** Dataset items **
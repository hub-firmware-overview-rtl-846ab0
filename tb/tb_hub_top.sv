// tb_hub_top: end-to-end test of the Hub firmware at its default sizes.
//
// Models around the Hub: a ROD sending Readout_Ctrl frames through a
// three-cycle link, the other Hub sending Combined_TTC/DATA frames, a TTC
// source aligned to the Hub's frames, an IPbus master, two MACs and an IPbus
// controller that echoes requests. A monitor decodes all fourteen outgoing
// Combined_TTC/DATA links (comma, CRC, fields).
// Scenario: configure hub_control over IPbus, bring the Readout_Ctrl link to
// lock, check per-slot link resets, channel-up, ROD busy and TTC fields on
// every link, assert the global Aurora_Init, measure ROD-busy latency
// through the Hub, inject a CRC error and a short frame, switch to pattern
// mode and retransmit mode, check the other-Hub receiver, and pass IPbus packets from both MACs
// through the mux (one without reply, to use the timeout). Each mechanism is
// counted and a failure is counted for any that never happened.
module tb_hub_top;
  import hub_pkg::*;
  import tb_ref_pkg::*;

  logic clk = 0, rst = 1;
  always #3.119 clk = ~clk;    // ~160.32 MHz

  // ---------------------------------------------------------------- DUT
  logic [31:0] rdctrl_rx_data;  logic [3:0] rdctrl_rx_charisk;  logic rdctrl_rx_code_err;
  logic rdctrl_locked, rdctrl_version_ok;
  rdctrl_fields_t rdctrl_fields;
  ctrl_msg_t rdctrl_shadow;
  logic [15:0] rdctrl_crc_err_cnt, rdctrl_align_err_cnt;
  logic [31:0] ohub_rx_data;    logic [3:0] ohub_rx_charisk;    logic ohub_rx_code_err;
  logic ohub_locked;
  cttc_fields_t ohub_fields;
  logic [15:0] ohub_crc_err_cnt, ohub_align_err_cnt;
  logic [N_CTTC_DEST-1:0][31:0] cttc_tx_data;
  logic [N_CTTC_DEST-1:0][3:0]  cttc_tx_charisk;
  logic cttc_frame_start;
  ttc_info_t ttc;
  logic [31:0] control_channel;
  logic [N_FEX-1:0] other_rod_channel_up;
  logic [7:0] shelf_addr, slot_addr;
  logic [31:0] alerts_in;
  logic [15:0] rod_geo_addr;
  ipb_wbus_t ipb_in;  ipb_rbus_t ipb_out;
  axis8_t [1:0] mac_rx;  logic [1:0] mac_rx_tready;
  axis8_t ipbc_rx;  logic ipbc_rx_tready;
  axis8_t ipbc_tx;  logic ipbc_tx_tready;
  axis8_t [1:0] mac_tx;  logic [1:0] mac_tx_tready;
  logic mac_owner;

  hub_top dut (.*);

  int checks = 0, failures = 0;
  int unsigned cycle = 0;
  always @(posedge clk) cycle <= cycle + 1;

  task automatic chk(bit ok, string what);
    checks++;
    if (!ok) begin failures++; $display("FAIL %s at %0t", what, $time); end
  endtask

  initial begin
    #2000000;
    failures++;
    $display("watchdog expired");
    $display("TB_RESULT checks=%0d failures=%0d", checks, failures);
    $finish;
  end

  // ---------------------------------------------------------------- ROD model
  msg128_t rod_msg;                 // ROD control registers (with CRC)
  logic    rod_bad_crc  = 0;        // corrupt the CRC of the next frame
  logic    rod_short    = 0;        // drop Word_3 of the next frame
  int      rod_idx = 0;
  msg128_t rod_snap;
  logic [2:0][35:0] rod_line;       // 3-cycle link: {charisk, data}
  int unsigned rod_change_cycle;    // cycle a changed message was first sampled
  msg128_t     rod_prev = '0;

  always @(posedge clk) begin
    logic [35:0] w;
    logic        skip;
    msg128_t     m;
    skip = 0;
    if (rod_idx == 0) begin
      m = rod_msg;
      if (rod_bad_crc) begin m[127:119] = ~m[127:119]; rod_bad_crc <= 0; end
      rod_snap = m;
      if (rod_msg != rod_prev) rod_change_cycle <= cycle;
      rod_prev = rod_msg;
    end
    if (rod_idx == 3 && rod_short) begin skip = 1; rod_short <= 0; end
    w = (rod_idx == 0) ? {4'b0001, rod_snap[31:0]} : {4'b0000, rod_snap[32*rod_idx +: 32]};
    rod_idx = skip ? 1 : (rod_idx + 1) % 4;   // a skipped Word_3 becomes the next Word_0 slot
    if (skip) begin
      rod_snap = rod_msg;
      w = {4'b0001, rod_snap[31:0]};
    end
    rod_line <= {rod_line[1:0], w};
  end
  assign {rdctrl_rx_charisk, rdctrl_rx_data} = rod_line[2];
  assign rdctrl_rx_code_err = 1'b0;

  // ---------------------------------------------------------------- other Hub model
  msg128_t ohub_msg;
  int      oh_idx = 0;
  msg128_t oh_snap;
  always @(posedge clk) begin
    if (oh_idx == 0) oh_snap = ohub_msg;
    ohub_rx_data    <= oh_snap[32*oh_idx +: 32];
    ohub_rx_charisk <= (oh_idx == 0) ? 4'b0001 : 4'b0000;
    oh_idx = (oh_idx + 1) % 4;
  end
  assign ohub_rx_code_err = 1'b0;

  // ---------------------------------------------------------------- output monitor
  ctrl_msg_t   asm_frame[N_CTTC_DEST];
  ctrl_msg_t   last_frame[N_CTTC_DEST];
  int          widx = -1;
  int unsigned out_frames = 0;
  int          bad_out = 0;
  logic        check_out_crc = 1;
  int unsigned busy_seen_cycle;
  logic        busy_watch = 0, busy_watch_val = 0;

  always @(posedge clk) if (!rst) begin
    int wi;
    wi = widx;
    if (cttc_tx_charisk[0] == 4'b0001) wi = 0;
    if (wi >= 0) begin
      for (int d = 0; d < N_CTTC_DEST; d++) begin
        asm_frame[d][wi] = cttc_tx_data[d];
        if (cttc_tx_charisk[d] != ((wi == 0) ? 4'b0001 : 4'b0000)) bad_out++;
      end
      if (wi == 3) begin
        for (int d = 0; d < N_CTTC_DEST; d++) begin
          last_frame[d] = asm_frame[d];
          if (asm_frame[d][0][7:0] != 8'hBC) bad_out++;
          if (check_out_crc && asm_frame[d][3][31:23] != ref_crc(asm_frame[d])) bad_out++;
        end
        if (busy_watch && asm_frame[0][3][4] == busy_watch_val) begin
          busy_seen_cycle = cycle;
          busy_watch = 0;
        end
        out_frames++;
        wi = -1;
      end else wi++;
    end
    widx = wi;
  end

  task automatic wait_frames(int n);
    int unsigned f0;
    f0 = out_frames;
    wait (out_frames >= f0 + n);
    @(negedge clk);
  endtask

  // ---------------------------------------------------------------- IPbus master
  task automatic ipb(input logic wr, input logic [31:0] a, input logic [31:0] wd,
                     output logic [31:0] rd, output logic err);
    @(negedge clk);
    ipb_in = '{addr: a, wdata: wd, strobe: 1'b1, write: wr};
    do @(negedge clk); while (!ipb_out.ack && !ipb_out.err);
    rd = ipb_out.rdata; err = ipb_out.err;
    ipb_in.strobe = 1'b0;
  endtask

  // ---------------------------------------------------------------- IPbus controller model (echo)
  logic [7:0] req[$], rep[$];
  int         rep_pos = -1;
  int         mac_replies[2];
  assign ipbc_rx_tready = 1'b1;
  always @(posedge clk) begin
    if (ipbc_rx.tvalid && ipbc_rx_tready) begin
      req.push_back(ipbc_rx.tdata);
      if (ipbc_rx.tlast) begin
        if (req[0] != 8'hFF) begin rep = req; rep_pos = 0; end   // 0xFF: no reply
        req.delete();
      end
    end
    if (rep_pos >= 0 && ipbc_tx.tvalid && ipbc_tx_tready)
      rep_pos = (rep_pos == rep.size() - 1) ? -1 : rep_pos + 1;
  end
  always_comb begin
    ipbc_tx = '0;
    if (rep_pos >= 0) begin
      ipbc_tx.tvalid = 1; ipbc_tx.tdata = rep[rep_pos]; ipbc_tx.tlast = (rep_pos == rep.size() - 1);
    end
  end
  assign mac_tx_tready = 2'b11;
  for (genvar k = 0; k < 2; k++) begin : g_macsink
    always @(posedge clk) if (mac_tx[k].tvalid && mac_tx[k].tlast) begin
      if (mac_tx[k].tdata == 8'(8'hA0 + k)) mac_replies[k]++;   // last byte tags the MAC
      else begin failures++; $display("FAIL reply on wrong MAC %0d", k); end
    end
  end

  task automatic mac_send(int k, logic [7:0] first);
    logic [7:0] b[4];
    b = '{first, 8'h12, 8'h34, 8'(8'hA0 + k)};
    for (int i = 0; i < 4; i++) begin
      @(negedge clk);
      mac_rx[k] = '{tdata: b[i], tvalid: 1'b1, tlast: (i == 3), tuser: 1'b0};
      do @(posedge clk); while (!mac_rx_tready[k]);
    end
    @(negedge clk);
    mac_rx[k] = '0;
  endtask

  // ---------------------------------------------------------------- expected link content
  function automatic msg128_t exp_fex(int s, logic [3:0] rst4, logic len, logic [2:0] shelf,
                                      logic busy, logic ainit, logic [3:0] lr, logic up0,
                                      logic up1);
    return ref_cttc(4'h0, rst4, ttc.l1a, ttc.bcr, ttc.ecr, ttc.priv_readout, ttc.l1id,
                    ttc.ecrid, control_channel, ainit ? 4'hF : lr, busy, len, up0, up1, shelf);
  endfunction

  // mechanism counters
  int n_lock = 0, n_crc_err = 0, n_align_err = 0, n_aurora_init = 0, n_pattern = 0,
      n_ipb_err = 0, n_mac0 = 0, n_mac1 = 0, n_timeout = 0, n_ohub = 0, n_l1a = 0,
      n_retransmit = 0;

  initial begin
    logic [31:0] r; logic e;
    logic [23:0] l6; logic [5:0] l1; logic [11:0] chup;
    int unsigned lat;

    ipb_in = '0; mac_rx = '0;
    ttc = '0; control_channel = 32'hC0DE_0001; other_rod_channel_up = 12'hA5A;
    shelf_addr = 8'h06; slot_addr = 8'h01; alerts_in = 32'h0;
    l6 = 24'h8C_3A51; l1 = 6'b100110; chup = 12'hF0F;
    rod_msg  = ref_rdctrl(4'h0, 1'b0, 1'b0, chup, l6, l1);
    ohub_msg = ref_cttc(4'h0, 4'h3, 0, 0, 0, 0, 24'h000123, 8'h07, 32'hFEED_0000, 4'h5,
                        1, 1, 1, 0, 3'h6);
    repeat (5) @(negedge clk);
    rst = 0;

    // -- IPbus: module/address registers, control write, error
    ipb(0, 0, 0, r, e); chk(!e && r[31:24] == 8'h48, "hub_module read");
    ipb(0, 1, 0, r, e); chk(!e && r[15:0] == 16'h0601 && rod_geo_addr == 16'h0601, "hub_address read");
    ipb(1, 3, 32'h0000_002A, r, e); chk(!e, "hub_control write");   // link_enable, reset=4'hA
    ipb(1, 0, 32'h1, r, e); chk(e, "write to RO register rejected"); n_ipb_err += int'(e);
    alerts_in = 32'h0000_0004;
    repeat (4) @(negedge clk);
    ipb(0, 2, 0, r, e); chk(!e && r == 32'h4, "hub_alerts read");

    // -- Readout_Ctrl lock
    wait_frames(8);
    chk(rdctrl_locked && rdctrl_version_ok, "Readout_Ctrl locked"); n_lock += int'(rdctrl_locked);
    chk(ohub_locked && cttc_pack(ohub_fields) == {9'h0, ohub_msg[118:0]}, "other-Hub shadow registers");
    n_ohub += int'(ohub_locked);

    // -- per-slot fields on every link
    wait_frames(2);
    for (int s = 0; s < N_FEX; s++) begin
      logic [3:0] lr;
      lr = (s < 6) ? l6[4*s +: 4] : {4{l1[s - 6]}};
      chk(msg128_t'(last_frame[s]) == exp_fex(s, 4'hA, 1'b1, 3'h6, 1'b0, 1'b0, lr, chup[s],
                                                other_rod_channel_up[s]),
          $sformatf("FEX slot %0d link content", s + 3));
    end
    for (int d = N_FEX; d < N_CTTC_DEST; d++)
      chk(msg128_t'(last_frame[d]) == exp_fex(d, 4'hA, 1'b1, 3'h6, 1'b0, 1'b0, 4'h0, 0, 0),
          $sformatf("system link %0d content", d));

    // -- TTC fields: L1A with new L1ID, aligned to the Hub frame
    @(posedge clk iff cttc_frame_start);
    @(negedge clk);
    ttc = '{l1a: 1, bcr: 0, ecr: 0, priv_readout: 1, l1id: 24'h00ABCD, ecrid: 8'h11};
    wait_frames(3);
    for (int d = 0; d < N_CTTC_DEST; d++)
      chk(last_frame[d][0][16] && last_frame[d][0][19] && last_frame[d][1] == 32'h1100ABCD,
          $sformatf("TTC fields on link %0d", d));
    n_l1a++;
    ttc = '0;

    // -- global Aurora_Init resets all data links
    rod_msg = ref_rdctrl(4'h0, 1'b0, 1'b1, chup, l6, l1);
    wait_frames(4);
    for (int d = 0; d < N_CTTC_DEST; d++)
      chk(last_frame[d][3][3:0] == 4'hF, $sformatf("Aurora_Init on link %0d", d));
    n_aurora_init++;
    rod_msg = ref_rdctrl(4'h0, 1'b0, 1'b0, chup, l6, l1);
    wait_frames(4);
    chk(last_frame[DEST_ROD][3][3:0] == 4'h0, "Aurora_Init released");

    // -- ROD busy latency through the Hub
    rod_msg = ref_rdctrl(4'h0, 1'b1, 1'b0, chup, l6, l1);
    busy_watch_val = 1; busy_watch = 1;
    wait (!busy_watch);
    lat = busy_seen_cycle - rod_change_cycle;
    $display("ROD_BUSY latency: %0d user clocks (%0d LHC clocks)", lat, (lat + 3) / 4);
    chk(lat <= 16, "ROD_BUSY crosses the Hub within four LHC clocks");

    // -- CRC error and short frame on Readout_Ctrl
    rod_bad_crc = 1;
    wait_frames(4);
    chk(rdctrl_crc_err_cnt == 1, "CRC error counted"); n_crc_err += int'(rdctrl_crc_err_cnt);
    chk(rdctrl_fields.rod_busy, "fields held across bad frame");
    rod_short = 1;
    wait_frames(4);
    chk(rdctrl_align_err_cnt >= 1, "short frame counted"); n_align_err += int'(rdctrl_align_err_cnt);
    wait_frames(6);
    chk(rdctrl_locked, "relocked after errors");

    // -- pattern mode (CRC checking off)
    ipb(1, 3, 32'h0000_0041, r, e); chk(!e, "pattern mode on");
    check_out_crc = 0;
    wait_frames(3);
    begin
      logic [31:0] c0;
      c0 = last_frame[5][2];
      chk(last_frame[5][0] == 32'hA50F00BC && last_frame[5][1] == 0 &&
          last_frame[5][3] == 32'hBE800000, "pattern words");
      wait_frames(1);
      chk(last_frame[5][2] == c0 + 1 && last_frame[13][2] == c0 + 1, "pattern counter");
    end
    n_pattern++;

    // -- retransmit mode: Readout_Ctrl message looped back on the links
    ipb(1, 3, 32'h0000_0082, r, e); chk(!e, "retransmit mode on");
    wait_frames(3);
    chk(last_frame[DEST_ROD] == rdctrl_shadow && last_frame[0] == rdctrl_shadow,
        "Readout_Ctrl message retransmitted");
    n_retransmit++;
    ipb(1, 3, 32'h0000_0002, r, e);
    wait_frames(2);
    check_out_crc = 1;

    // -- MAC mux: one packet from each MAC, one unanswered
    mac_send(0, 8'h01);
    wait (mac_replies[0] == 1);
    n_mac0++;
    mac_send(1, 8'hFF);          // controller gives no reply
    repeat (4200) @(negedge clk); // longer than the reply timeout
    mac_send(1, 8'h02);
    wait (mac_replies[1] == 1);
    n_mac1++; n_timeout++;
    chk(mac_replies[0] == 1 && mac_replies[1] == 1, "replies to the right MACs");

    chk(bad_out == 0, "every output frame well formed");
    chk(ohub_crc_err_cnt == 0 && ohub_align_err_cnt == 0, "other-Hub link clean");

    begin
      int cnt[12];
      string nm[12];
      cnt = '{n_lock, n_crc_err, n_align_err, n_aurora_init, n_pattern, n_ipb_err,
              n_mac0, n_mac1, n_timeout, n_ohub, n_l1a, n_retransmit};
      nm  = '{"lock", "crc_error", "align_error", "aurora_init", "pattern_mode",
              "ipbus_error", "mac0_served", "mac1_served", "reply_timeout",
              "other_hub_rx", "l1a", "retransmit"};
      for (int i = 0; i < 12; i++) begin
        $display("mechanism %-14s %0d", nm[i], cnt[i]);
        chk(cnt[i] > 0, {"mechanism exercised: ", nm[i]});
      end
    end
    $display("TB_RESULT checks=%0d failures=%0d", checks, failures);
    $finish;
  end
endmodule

** What you have to do **
From the entries above, write out only the lines starting at the line that holds "rod_prev = '0;" and ending at the line that holds "if (rod_idx == 3", keeping both and matching them exactly.

** Task output **
  msg128_t     rod_prev = '0;

  always @(posedge clk) begin
    logic [35:0] w;
    logic        skip;
    msg128_t     m;
    skip = 0;
    if (rod_idx == 0) begin
      m = rod_msg;
      if (rod_bad_crc) begin m[127:119] = ~m[127:119]; rod_bad_crc <= 0; end
      rod_snap = m;
      if (rod_msg != rod_prev) rod_change_cycle <= cycle;
      rod_prev = rod_msg;
    end
    if (rod_idx == 3 && rod_short) begin skip = 1; rod_short <= 0; end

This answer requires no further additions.